ACTIVITY: When the string "assign" is part of a line in the data below, report the whole line.

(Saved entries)

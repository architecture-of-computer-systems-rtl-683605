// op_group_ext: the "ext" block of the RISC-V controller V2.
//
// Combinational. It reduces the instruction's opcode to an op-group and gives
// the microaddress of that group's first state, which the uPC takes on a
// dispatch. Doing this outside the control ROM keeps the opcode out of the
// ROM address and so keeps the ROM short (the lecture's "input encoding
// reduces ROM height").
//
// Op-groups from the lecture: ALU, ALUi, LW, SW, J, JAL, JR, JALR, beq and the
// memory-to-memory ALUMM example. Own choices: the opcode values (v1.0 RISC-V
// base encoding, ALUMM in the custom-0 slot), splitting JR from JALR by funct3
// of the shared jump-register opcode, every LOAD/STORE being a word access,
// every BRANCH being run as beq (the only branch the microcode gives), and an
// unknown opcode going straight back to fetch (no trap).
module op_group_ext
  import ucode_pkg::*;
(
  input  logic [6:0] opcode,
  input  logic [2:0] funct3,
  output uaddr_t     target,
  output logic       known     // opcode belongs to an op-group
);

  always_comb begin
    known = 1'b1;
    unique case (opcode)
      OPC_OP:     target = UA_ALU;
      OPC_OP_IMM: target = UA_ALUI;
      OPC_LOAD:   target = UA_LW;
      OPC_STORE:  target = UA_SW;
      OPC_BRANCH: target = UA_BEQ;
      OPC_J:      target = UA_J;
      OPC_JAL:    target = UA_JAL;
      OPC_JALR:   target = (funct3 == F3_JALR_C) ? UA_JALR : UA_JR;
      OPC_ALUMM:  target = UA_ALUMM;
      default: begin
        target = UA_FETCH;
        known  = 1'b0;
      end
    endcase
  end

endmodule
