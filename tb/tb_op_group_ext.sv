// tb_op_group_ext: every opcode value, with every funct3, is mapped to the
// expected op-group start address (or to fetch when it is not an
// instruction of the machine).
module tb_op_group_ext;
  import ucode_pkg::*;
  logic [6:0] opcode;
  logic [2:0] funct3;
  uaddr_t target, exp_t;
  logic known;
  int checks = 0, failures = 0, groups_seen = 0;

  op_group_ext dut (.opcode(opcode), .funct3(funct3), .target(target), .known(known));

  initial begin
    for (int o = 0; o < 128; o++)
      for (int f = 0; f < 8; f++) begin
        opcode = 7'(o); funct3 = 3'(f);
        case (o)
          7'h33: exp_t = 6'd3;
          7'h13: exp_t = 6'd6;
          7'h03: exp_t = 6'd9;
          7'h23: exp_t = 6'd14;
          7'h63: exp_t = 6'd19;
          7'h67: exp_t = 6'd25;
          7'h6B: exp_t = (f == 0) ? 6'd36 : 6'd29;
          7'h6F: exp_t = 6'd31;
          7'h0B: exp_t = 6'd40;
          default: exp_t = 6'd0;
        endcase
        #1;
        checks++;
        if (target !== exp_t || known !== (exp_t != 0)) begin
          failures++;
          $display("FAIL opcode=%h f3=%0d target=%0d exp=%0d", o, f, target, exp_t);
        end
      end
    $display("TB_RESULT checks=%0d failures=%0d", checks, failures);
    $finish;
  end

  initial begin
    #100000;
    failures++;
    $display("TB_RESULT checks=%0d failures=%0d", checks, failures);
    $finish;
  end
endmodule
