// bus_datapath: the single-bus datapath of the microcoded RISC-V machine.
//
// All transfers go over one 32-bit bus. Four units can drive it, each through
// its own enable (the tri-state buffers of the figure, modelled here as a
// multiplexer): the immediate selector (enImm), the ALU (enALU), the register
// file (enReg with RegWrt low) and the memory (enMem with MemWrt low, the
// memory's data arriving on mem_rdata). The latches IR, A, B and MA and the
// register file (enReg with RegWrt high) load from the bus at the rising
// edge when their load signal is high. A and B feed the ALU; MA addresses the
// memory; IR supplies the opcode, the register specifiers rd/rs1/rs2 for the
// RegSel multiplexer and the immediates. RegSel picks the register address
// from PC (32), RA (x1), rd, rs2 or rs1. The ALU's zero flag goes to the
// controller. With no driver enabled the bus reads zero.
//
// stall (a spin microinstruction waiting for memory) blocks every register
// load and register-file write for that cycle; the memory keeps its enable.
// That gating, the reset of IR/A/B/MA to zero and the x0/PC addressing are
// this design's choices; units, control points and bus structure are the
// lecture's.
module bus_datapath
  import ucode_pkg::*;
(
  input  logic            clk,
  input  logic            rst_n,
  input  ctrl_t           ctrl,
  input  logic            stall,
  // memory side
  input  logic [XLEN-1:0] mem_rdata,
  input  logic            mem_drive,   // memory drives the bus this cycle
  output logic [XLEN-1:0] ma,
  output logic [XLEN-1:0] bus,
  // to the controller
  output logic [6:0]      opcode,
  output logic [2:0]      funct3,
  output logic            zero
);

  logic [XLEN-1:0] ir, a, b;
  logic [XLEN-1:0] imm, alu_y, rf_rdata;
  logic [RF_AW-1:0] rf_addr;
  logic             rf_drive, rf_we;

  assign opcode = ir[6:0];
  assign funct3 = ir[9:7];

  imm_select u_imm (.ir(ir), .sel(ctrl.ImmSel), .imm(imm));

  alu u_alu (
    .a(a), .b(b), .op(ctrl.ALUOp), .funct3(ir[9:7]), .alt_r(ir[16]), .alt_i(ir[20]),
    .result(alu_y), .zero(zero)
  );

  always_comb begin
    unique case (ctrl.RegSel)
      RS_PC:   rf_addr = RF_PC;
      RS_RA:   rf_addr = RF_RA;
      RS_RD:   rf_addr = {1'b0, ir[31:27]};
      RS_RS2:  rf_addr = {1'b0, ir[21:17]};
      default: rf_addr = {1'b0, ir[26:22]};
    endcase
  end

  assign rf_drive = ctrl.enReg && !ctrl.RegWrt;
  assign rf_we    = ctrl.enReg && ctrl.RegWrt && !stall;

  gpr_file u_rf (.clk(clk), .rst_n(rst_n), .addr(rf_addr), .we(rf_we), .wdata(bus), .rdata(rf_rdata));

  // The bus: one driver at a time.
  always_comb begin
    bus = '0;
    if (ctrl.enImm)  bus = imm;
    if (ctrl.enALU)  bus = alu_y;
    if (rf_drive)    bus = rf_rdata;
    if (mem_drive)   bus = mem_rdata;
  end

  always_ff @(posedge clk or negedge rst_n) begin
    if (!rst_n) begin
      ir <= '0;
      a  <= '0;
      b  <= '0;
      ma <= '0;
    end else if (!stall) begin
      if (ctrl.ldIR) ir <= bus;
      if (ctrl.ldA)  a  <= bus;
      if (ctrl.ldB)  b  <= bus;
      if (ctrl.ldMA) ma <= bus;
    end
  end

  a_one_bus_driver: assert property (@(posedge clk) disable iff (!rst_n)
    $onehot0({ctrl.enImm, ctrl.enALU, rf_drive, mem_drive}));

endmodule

RESPONSE AREA:
  assign opcode = ir[6:0];
  assign funct3 = ir[9:7];
  assign rf_drive = ctrl.enReg && !ctrl.RegWrt;
  assign rf_we    = ctrl.enReg && ctrl.RegWrt && !stall;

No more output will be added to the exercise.